* _TASK_
Please print the entries below exactly, from the line with "if (i % 2 == 0" through the line with "run(8'd255, 40);", including both of those lines and leaving out all others.

Extracted data entries
====

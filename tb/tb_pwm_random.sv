// tb_pwm_random: self-checking test of the random PWM. For several duty
// inputs it measures each switching period from the output's rising edges
// and checks that periods stay within NOM_PERIOD +/- (SPREAD-1), that
// periods pair up to exactly 2*NOM_PERIOD (so the average switching period
// equals NOM_PERIOD), that they really vary, that each on-time is
// floor(va * period / 256), and that pwm_a_off is the complement.
module tb_pwm_random;
  localparam int NOM = 256, SPREAD = 64;
  logic clk = 1'b0, rst = 1'b1;
  logic [7:0] va = 8'd128;
  logic pwm_a_on, pwm_a_off;
  int checks = 0, failures = 0;

  pwm_random #(.NOM_PERIOD(NOM), .SPREAD(SPREAD)) dut (.*);

  always #5 clk = ~clk;

  initial begin
    repeat (2000000) @(posedge clk);
    failures++;
    $display("watchdog expired");
    $display("TB_RESULT checks=%0d failures=%0d", checks, failures);
    $finish;
  end

  task automatic check(bit cond, string what);
    checks++;
    if (!cond) begin
      failures++;
      $display("FAIL %s at %0t", what, $time);
    end
  endtask

  task automatic run(input logic [7:0] v, input int n_periods);
    int periods[$], ons[$];
    int t, last_rise, on_run, sum_even, sum_odd, distinct, ok_even, ok_odd;
    logic prev;
    va <= v;
    // let the running period and one more finish
    repeat (2 * (NOM + SPREAD)) @(posedge clk);
    #1;
    prev = pwm_a_on; last_rise = -1; on_run = 0;
    while (periods.size() < n_periods) begin
      @(posedge clk);
      #1;
      check(pwm_a_off == ~pwm_a_on, "pwm_a_off is the complement");
      if (pwm_a_on && !prev) begin
        if (last_rise >= 0) begin
          periods.push_back(t - last_rise);
        end
        last_rise = t;
        on_run = 0;
      end
      if (pwm_a_on) on_run++;
      if (!pwm_a_on && prev && last_rise >= 0) ons.push_back(on_run);
      prev = pwm_a_on;
      t++;
    end
    ok_even = 1; ok_odd = 1; distinct = 0;
    for (int i = 0; i < periods.size(); i++) begin
      check(periods[i] > NOM - SPREAD && periods[i] < NOM + SPREAD, "period range");
      if (i + 1 < periods.size()) begin
        if (i % 2 == 0 && periods[i] + periods[i+1] != 2 * NOM) ok_even = 0;
        if (i % 2 == 1 && periods[i] + periods[i+1] != 2 * NOM) ok_odd = 0;
        if (periods[i] != periods[i+1]) distinct++;
      end
      // the pulse that starts period i has on-time floor(va * P / 256)
      if (i < ons.size())
        check(ons[i] == (int'(v) * periods[i]) / 256,
              $sformatf("on-time %0d exp %0d (P=%0d)", ons[i], (int'(v) * periods[i]) / 256, periods[i]));
    end
    check(ok_even || ok_odd, "periods pair up to 2*NOM_PERIOD");
    check(distinct > n_periods / 4, "periods vary");
  endtask

  initial begin
    repeat (3) @(posedge clk);
    rst <= 1'b0;
    run(8'd128, 60);
    run(8'd200, 60);
    run(8'd17, 60);
    run(8'd255, 40);
    $display("TB_RESULT checks=%0d failures=%0d", checks, failures);
    $finish;
  end
endmodule
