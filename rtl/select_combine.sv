// select_combine: gathers the mixer outputs of the two paths of one group
// into the parallel word W1..Wn that the serialiser reads, n = 2 * M = 32.
// On each load strobe it captures both products and holds them for a whole
// serialiser frame: path a fills W1..W16 (word bits 31..16, W1 = bit 31),
// path b fills W17..W32. The select part is a per-path enable: a path that
// is not selected sends zeros in its half. The description only names this
// block; the concatenation order and the enables are this design's choice.
// Timing: word changes on the clock edge at which load is high.
module select_combine
  import tx_pkg::*;
#(
  parameter int unsigned M = AMP_W
) (
  input  logic                clk,
  input  logic                rst,
  input  logic                load,
  input  logic [1:0]          sel,     // sel[1]: path a, sel[0]: path b
  input  logic signed [M-1:0] a,
  input  logic signed [M-1:0] b,
  output logic [2*M-1:0]      word
);
  always_ff @(posedge clk) begin
    if (rst) word <= '0;
    else if (load) word <= {sel[1] ? a : '0, sel[0] ? b : '0};
  end
endmodule
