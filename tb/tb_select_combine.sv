// tb_select_combine: self-checking test of select-and-combine. Random
// products, path selects and load strobes are applied; the word must take
// {a, b} (a disabled path giving zeros) on a load and hold otherwise.
module tb_select_combine;
  logic clk = 1'b0, rst = 1'b1, load = 1'b0;
  logic [1:0] sel = 2'b11;
  logic signed [15:0] a = '0, b = '0;
  logic [31:0] word;
  int checks = 0, failures = 0;

  select_combine dut (.*);

  always #5 clk = ~clk;

  initial begin
    repeat (20000) @(posedge clk);
    failures++;
    $display("watchdog expired");
    $display("TB_RESULT checks=%0d failures=%0d", checks, failures);
    $finish;
  end

  initial begin
    logic [31:0] exp_w;
    logic [15:0] ea, eb;
    logic l;
    logic [1:0] s;
    exp_w = '0;
    repeat (3) @(posedge clk);
    rst <= 1'b0;
    for (int i = 0; i < 4000; i++) begin
      ea = 16'($urandom);
      eb = 16'($urandom);
      l  = ($urandom_range(0, 3) == 0);
      s  = 2'($urandom);
      a <= ea; b <= eb; load <= l; sel <= s;
      @(posedge clk);
      #1;
      if (l) exp_w = {s[1] ? ea : 16'h0, s[0] ? eb : 16'h0};
      checks++;
      if (word != exp_w) begin
        failures++;
        $display("FAIL word=%h exp=%h", word, exp_w);
      end
    end
    $display("TB_RESULT checks=%0d failures=%0d", checks, failures);
    $finish;
  end
endmodule
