// serializer: parallel-to-serial output stage. A free-running counter of
// CNT_W bits (5 bits for n = 32, as in the description) is the select line
// of an n:1 multiplexer over W1..Wn; one bit leaves per clock, W1 (word
// bit n-1) first. last is high in the clock that sends Wn, so the word
// source can load the next word on that edge and the next frame starts
// without a gap.
// Timing: sdo = word[n-1-count] combinationally; count resets to 0.
module serializer
  import tx_pkg::*;
#(
  parameter int unsigned N = WORD_W
) (
  input  logic                 clk,
  input  logic                 rst,
  input  logic [N-1:0]         word,
  output logic                 sdo,
  output logic [$clog2(N)-1:0] count,
  output logic                 last
);
  localparam int unsigned CW = $clog2(N);

  always_ff @(posedge clk) begin
    if (rst)       count <= '0;
    else if (last) count <= '0;
    else           count <= count + 1'b1;
  end

  assign last = (count == CW'(N - 1));
  assign sdo  = word[CW'(N - 1) - count];
endmodule
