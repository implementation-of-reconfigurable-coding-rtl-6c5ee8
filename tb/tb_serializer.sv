// tb_serializer: self-checking test of the serialiser. A new random word is
// offered each time last is high and captured on that edge, as the
// select-and-combine stage does; the output must send every word MSB first,
// one bit per clock, with last exactly every 32 clocks.
module tb_serializer;
  logic clk = 1'b0, rst = 1'b1;
  logic [31:0] word = '0;
  logic sdo, last;
  logic [4:0] count;
  int checks = 0, failures = 0;

  serializer dut (.*);

  always #5 clk = ~clk;

  initial begin
    repeat (20000) @(posedge clk);
    failures++;
    $display("watchdog expired");
    $display("TB_RESULT checks=%0d failures=%0d", checks, failures);
    $finish;
  end

  initial begin
    int last_seen, frames;
    last_seen = -1;
    frames = 0;
    repeat (3) @(posedge clk);
    rst <= 1'b0;
    #1;
    for (int f = 0; f < 200; f++) begin
      for (int i = 0; i < 32; i++) begin
        checks++;
        if (sdo != word[31 - i] || last != (i == 31)) begin
          failures++;
          $display("FAIL frame %0d bit %0d", f, i);
        end
        if (i == 31) begin
          @(posedge clk);
          word <= $urandom;
          frames++;
        end else begin
          @(posedge clk);
        end
        #1;
      end
    end
    checks++;
    if (frames != 200) failures++;
    $display("TB_RESULT checks=%0d failures=%0d", checks, failures);
    $finish;
  end
endmodule
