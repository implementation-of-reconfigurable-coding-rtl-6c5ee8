// sine_rom: phase to amplitude converter of the digital frequency
// synthesiser, a full-period sine look-up table as the description names it.
// Entry i holds round(32767 * sin(2*pi*i/1024)) as a 16-bit two's complement
// number; the table is read from rtl/sine_rom.hex. The full-period table
// (no quarter-wave folding), its 1024 x 16 size and the amplitude scale
// 32767 (symmetric, so a mixer can negate any entry) are this design's choice.
// Timing: synchronous read, amplitude is valid one clock after phase.
module sine_rom
  import tx_pkg::*;
#(
  parameter int unsigned K = PHASE_W,
  parameter int unsigned M = AMP_W,
  parameter string       INIT_FILE = "rtl/sine_rom.hex"
) (
  input  logic                clk,
  input  logic [K-1:0]        phase,
  output logic signed [M-1:0] amplitude
);
  logic signed [M-1:0] rom [2**K];

  initial $readmemh(INIT_FILE, rom);

  always_ff @(posedge clk) amplitude <= rom[phase];
endmodule
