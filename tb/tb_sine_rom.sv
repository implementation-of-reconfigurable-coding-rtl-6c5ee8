// tb_sine_rom: self-checking test of the sine look-up table. Every phase
// code is read in random order and the registered output is compared, one
// clock later, with 32767*sin(2*pi*phase/1024) computed here (within 1 LSB).
module tb_sine_rom;
  logic clk = 1'b0;
  logic [9:0] phase = '0;
  logic signed [15:0] amplitude;
  int checks = 0, failures = 0;

  sine_rom dut (.*);

  always #5 clk = ~clk;

  initial begin
    repeat (20000) @(posedge clk);
    failures++;
    $display("watchdog expired");
    $display("TB_RESULT checks=%0d failures=%0d", checks, failures);
    $finish;
  end

  initial begin
    real e;
    int p;
    for (int i = 0; i < 3072; i++) begin
      p = (i < 1024) ? i : $urandom_range(0, 1023);
      phase <= 10'(p);
      @(posedge clk);
      #1;
      e = 32767.0 * $sin(2.0 * 3.14159265358979 * p / 1024.0);
      checks++;
      if (real'(amplitude) - e > 1.0 || e - real'(amplitude) > 1.0) begin
        failures++;
        $display("FAIL phase %0d amplitude %0d exp %f", p, amplitude, e);
      end
    end
    $display("TB_RESULT checks=%0d failures=%0d", checks, failures);
    $finish;
  end
endmodule
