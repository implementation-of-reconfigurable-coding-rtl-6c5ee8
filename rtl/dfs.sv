// dfs: digital frequency synthesiser, the flexible local oscillator of each
// transmitter path. It is the phase accumulator (frequency register, adder,
// phase register) followed by the sine look-up table, as in the description.
// The output frequency is f_out = dp * f_clk / 2^J; the top K accumulator
// bits address the table, which returns an M-bit signed sine sample.
// Interface: dp is the phase increment (tuning) word and may change at any
// time; wrap marks each accumulator overflow, i.e. each output period.
// Timing: dp reaches the phase after two clocks and the amplitude after
// three. Synchronous reset clears the accumulator (amplitude of phase 0).
module dfs
  import tx_pkg::*;
#(
  parameter int unsigned J = ACC_W,
  parameter int unsigned K = PHASE_W,
  parameter int unsigned M = AMP_W
) (
  input  logic                clk,
  input  logic                rst,
  input  logic [J-1:0]        dp,
  output logic signed [M-1:0] amplitude,
  output logic                wrap
);
  logic [K-1:0] phase;

  phase_accumulator #(.J(J), .K(K)) u_acc (
    .clk  (clk),
    .rst  (rst),
    .dp   (dp),
    .phase(phase),
    .wrap (wrap)
  );

  sine_rom #(.K(K), .M(M)) u_rom (
    .clk      (clk),
    .phase    (phase),
    .amplitude(amplitude)
  );
endmodule
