// tb_dfs: self-checking test of the digital frequency synthesiser. The
// amplitude must follow 32767*sin(2*pi*phi/2^32) (within 1 LSB of the table
// rounding), where phi is a phase accumulated here from the tuning word; the
// word is changed on the fly to check the retuning latency (amplitude three
// clocks after dp). The number of overflows in 8192 clocks must match
// f_out = dP * f_clk / 2^32.
module tb_dfs;
  logic clk = 1'b0, rst = 1'b1;
  logic [31:0] dp = 32'h0100_0000;
  logic signed [15:0] amplitude;
  logic wrap;
  int checks = 0, failures = 0;

  dfs dut (.*);

  always #5 clk = ~clk;

  initial begin
    repeat (100000) @(posedge clk);
    failures++;
    $display("watchdog expired");
    $display("TB_RESULT checks=%0d failures=%0d", checks, failures);
    $finish;
  end

  initial begin
    // reference pipeline: dp -> freq -> phase -> amplitude
    logic [31:0] fr, ph;
    logic [9:0]  idx;
    real e;
    int wraps, ref_wraps;
    fr = '0; ph = '0; idx = '0; wraps = 0; ref_wraps = 0;
    repeat (2) @(posedge clk);
    rst <= 1'b0;
    for (int t = 0; t < 8192; t++) begin
      if (t == 4000) dp <= 32'h0C4E_1000;      // retune
      @(posedge clk);
      // advance the reference in step with the registers
      idx = ph[31:22];
      e   = 32767.0 * $sin(2.0 * 3.14159265358979 * real'(idx) / 1024.0);
      if (33'(ph) + 33'(fr) >= 33'h1_0000_0000) ref_wraps++;
      ph  = ph + fr;
      fr  = dp;
      #1;
      checks++;
      if (real'(amplitude) - e > 1.0 || e - real'(amplitude) > 1.0) begin
        failures++;
        if (failures < 10) $display("FAIL t=%0d amplitude %0d exp %f", t, amplitude, e);
      end
      if (wrap) wraps++;
    end
    // 4000 clocks at 2^24 (f = f_clk/256, 15 overflows) then 4192 at
    // 0x0C4E1000 (f = 0.048 f_clk, about 201 more)
    checks++;
    if (wraps != ref_wraps || wraps < 215 || wraps > 217) begin
      failures++;
      $display("FAIL overflow count %0d exp %0d", wraps, ref_wraps);
    end
    $display("TB_RESULT checks=%0d failures=%0d", checks, failures);
    $finish;
  end
endmodule
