// rf_transmitter: reconfigurable all-digital RF transmitter.
// Serial data bits are BPSK mapped to a 12-bit real/imaginary symbol. Four
// paths follow: path 0 carries the real part and path 1 the imaginary part
// with a 0 degree shift, paths 2 and 3 carry the same parts shifted by 180
// degrees. In every path the sample is pulse width modulated, either by the
// ramp/comparator PWM or by the random PWM (mod_sel), and the pulse stream
// is mixed with the carrier of the path's own digital frequency synthesiser,
// tuned by its phase increment word dp[p]. Paths 0/1 and paths 2/3 each feed
// a select-and-combine stage and a serialiser, giving the two serial
// outputs tx_out[0] and tx_out[1]. This structure follows the description;
// the assignment of real/imaginary parts to the paths, the duty encoding
// (offset binary, left aligned) and the frame strobes are this design's.
// Interface: data_in is taken when data_valid is high (one clock). pwm_res
// sets the PWM resolution (period 2^(pwm_res+1) clocks). sel[2g+1:2g]
// enables the two paths of group g. tx_last[g] is high in the clock that
// sends the last bit (W32) of a frame of group g.
// Timing: a bit reaches the PWM duty register three clocks after data_valid
// and takes effect at the next PWM period; each frame is 32 clocks, MSB
// first: bits 31..16 are the first path's product, 15..0 the second's.
// NSDO, pwm_a_off, the DFS overflow strobe and the serialiser count are
// produced by the blocks but not needed here, so they are left unconnected
// inside the top.
module rf_transmitter
  import tx_pkg::*;
#(
  parameter int unsigned N_PATHS = 4,
  parameter int unsigned N_OUT   = N_PATHS / 2
) (
  input  logic                 clk,
  input  logic                 rst,
  input  logic                 data_in,
  input  logic                 data_valid,
  input  mod_sel_e             mod_sel,
  input  logic [PWM_RES_W-1:0] pwm_res,
  input  logic [ACC_W-1:0]     dp [N_PATHS],
  input  logic [N_PATHS-1:0]   sel,
  output logic [N_OUT-1:0]     tx_out,
  output logic [N_OUT-1:0]     tx_last
);
  sample_t re, im;
  logic    sym_valid;

  bpsk_mapper u_map (
    .clk       (clk),
    .rst       (rst),
    .data_in   (data_in),
    .data_valid(data_valid),
    .re        (re),
    .im        (im),
    .valid_o   (sym_valid)
  );

  amp_t product [N_PATHS];

  for (genvar p = 0; p < N_PATHS; p++) begin : g_path
    // even paths carry the real part, odd paths the imaginary part;
    // the second half of the paths is shifted by 180 degrees
    localparam bit SHIFT = (p >= N_PATHS / 2);

    sample_t              shifted;
    logic                 shifted_valid;
    logic [PWM_DIN_W-1:0] duty;
    logic                 sdo, nsdo, rp_on, rp_off, pulse;
    amp_t                 carrier;
    logic                 wrap;

    phase_shifter #(.SHIFT_180(SHIFT)) u_shift (
      .clk     (clk),
      .rst     (rst),
      .sample_i((p % 2 == 0) ? re : im),
      .valid_i (sym_valid),
      .sample_o(shifted),
      .valid_o (shifted_valid)
    );

    assign duty = sample_to_duty(shifted);

    pwm u_pwm (
      .clk     (clk),
      .rst     (rst),
      .addr_gen(pwm_res),
      .din     (duty),
      .wr      (shifted_valid),
      .sdo     (sdo),
      .nsdo    (nsdo)
    );

    pwm_random #(.SEED(16'hACE1 + 16'(p))) u_rpwm (
      .clk      (clk),
      .rst      (rst),
      .va       (duty[PWM_DIN_W-1 -: RPWM_W]),
      .pwm_a_on (rp_on),
      .pwm_a_off(rp_off)
    );

    assign pulse = (mod_sel == MOD_RPWM) ? rp_on : sdo;

    dfs u_dfs (
      .clk      (clk),
      .rst      (rst),
      .dp       (dp[p]),
      .amplitude(carrier),
      .wrap     (wrap)
    );

    mixer u_mix (
      .clk    (clk),
      .rst    (rst),
      .pulse  (pulse),
      .carrier(carrier),
      .product(product[p])
    );
  end

  for (genvar g = 0; g < N_OUT; g++) begin : g_out
    logic [WORD_W-1:0] word;
    logic [CNT_W-1:0]  count;

    select_combine u_sc (
      .clk (clk),
      .rst (rst),
      .load(tx_last[g]),
      .sel (sel[2*g +: 2]),
      .a   (product[g * 2]),
      .b   (product[g * 2 + 1]),
      .word(word)
    );

    serializer u_ser (
      .clk  (clk),
      .rst  (rst),
      .word (word),
      .sdo  (tx_out[g]),
      .count(count),
      .last (tx_last[g])
    );
  end
endmodule
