// tb_column_80mhz: one column at the lowest clock frequency, 80 MHz.
//
// At 80 MHz the TDC interval of 0.5 to 1.5 clock periods (6.25 to 18.75 ns)
// gives fine counts of 125 to 375 in 50 ps bins, so the whole 9-bit fine
// counter is needed, and the run-down, one clock cycle per count, lasts up
// to 4.7 us. The column is read by a real End-of-Column controller into a
// 16 x 32 column FIFO drained every cycle. Each pixel gets 1 ns pulses with
// exponentially distributed gaps of mean 5 us (a low-rate use at the slow
// clock) for 300 us. Checks:
//  * every word read is the word of a pulse, and no pulse gives two words;
//  * fine counts above 255 occur and none exceeds 375;
//  * words are written into the column FIFO at least 7 cycles apart;
//  * the column FIFO never fills and the pixel FIFOs are full in less than
//    1 % of the cycles;
//  * at least 85 % of the pulses are measured;
//  * everything has drained at the end.
// Counted: freeze rounds with several words, pulses lost to TDC dead time.
`include "tb_util.svh"
module tb_column_80mhz;
  import alcor_pkg::*;
  timeunit 1ns; timeprecision 1fs;
  `include "tb_tdc_model.svh"
  localparam realtime T = 12.5;            // 80 MHz
  localparam realtime MEAN_GAP = 5000.0;    // 200 kHz per pixel
  localparam realtime RUN_TIME = 300000.0;  // 300 us of pulses
  localparam int      NP = 4;
  localparam logic [COL_W-1:0] COL = 3'd6;
  int checks = 0, failures = 0;

  logic clk = 1'b0, rst_n = 1'b1;
  logic [NP-1:0] trig1 = '0, fe_en;
  logic cfg_out, req, freeze, wen, tok, fifo_full, fifo_empty, wr_en;
  logic [31:0] data, wr_data, rd_data;
  logic [4:0] fifo_level;
  int cnt = 0;

  always #(T/2) clk = ~clk;
  initial #0.2 rst_n = 1'b0;
  always @(posedge clk) if (rst_n) cnt <= cnt + 1;

  column #(.COL_ID(COL)) dut (
    .clk, .rst_n, .trig1, .trig2('0), .fe_enable(fe_en), .cfg_shift(1'b0),
    .cfg_update(1'b0), .cfg_in(1'b0), .cfg_out, .req, .freeze, .wen, .tok, .data);

  eoc_col_ctrl u_eoc (
    .clk, .rst_n, .req, .freeze, .wen, .tok, .data,
    .fifo_full, .wr_en, .wr_data);

  sync_fifo #(.WIDTH(32), .DEPTH(16)) u_fifo (
    .clk, .rst_n, .wr_en, .wr_data, .rd_en(!fifo_empty), .rd_data,
    .full(fifo_full), .empty(fifo_empty), .level(fifo_level));

  // ---------------- expected words ----------------
  int exp_idx[logic [31:0]];   // word without TDC field -> pulses not yet seen
  int n_pulses = 0, n_words = 0, n_bad = 0;

  function automatic logic [31:0] no_tdc(logic [31:0] w);
    return {w[31:26], 2'b00, w[23:0]};
  endfunction

  task automatic expect_edge(input int p, input realtime t);
    fork
      begin
        logic [31:0] w;
        #(stop_edge(t, T) - t + 0.1);
        w = {COL, 3'(p), 2'b00, 15'(cnt), 9'(fine_bins(t, T))};
        if (exp_idx.exists(w)) exp_idx[w]++; else exp_idx[w] = 1;
      end
    join_none
  endtask

  task automatic pixel_stim(input int p);
    realtime gap, t;
    real u;
    while ($realtime < RUN_TIME) begin
      u   = real'($urandom % 1000000 + 1) / 1000001.0;
      gap = -MEAN_GAP * $ln(u);
      if (gap < 2.0) gap = 2.0;
      #(gap - 1.0);
      trig1[p] = 1'b1; t = $realtime; expect_edge(p, t); n_pulses++;
      #1.0 trig1[p] = 1'b0;
    end
  endtask

  // ---------------- monitors ----------------
  int last_wr = -100, min_gap = 1000, rounds = 0, multi_rounds = 0, in_round = 0;
  int pix_full = 0, col_full = 0, max_level = 0, max_fine = 0, min_fine = 1000;
  logic freeze_q = 1'b0;

  always @(posedge clk) begin
    if (wr_en) begin
      if (cnt - last_wr < min_gap) min_gap = cnt - last_wr;
      last_wr = cnt;
      in_round++;
    end
    if (freeze && !freeze_q) begin rounds++; in_round = 0; end
    if (!freeze && freeze_q && in_round > 1) multi_rounds++;
    freeze_q = freeze;
    if (fifo_full) col_full++;
    if (int'(fifo_level) > max_level) max_level = int'(fifo_level);
    if (!fifo_empty) begin
      logic [31:0] w;
      w = no_tdc(rd_data);
      n_words++;
      if (int'(rd_data[8:0]) > max_fine) max_fine = int'(rd_data[8:0]);
      if (int'(rd_data[8:0]) < min_fine) min_fine = int'(rd_data[8:0]);
      if (exp_idx.exists(w) && exp_idx[w] > 0) exp_idx[w]--;
      else n_bad++;
    end
  end

  for (genvar k = 0; k < NP; k++) begin : g_mon
    always @(posedge clk) if (dut.g_pix[k].u_pix.u_data.full) pix_full++;
  end

  initial begin
    #5ms;
    failures++;
    begin $display("TB_RESULT checks=%0d failures=%0d", checks, failures); $finish; end
  end

  initial begin
    int lost;
    repeat (3) @(negedge clk);
    rst_n = 1'b1;
    repeat (10) @(posedge clk);
    fork
      pixel_stim(0); pixel_stim(1); pixel_stim(2); pixel_stim(3);
    join
    repeat (4000) @(posedge clk);
    lost = n_pulses - n_words;
    $display("pulses %0d, words %0d, lost to dead time %0d (%0.1f %%), rounds %0d, multi-word rounds %0d, min word spacing %0d, column FIFO max level %0d, pixel FIFO full cycles %0d",
             n_pulses, n_words, lost, 100.0 * lost / n_pulses, rounds, multi_rounds, min_gap, max_level, pix_full);
    $display("fine counts %0d..%0d", min_fine, max_fine);
    `TB_CHECK(n_pulses > 4 * 40, $sformatf("pulses sent: %0d", n_pulses))
    `TB_CHECK(max_fine > 255 && max_fine <= 375 && min_fine >= 125, "fine counts use 9 bits and stay in 125..375")
    `TB_CHECK(n_bad == 0, $sformatf("%0d words match no pulse", n_bad))
    `TB_CHECK(min_gap >= 7, $sformatf("word spacing %0d cycles", min_gap))
    `TB_CHECK(pix_full < cnt / 100, $sformatf("pixel FIFO full for %0d cycles", pix_full))
    `TB_CHECK(col_full == 0, $sformatf("column FIFO full for %0d cycles", col_full))
    `TB_CHECK(n_words >= n_pulses * 85 / 100, "at least 85 % of the pulses measured")
    `TB_CHECK(multi_rounds > 0, "freeze rounds with several words")
    `TB_CHECK(!req && !freeze && fifo_empty, "column drained")
    begin $display("TB_RESULT checks=%0d failures=%0d", checks, failures); $finish; end
  end
endmodule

====

* _EXERCISE OUTPUT_
        if (i % 2 == 0 && periods[i] + periods[i+1] != 2 * NOM) ok_even = 0;
        if (i % 2 == 1 && periods[i] + periods[i+1] != 2 * NOM) ok_odd = 0;
        if (periods[i] != periods[i+1]) distinct++;
      end
      // the pulse that starts period i has on-time floor(va * P / 256)
      if (i < ons.size())
        check(ons[i] == (int'(v) * periods[i]) / 256,
              $sformatf("on-time %0d exp %0d (P=%0d)", ons[i], (int'(v) * periods[i]) / 256, periods[i]));
    end
    check(ok_even || ok_odd, "periods pair up to 2*NOM_PERIOD");
    check(distinct > n_periods / 4, "periods vary");
  endtask

  initial begin
    repeat (3) @(posedge clk);
    rst <= 1'b0;
    run(8'd128, 60);
    run(8'd200, 60);
    run(8'd17, 60);
    run(8'd255, 40);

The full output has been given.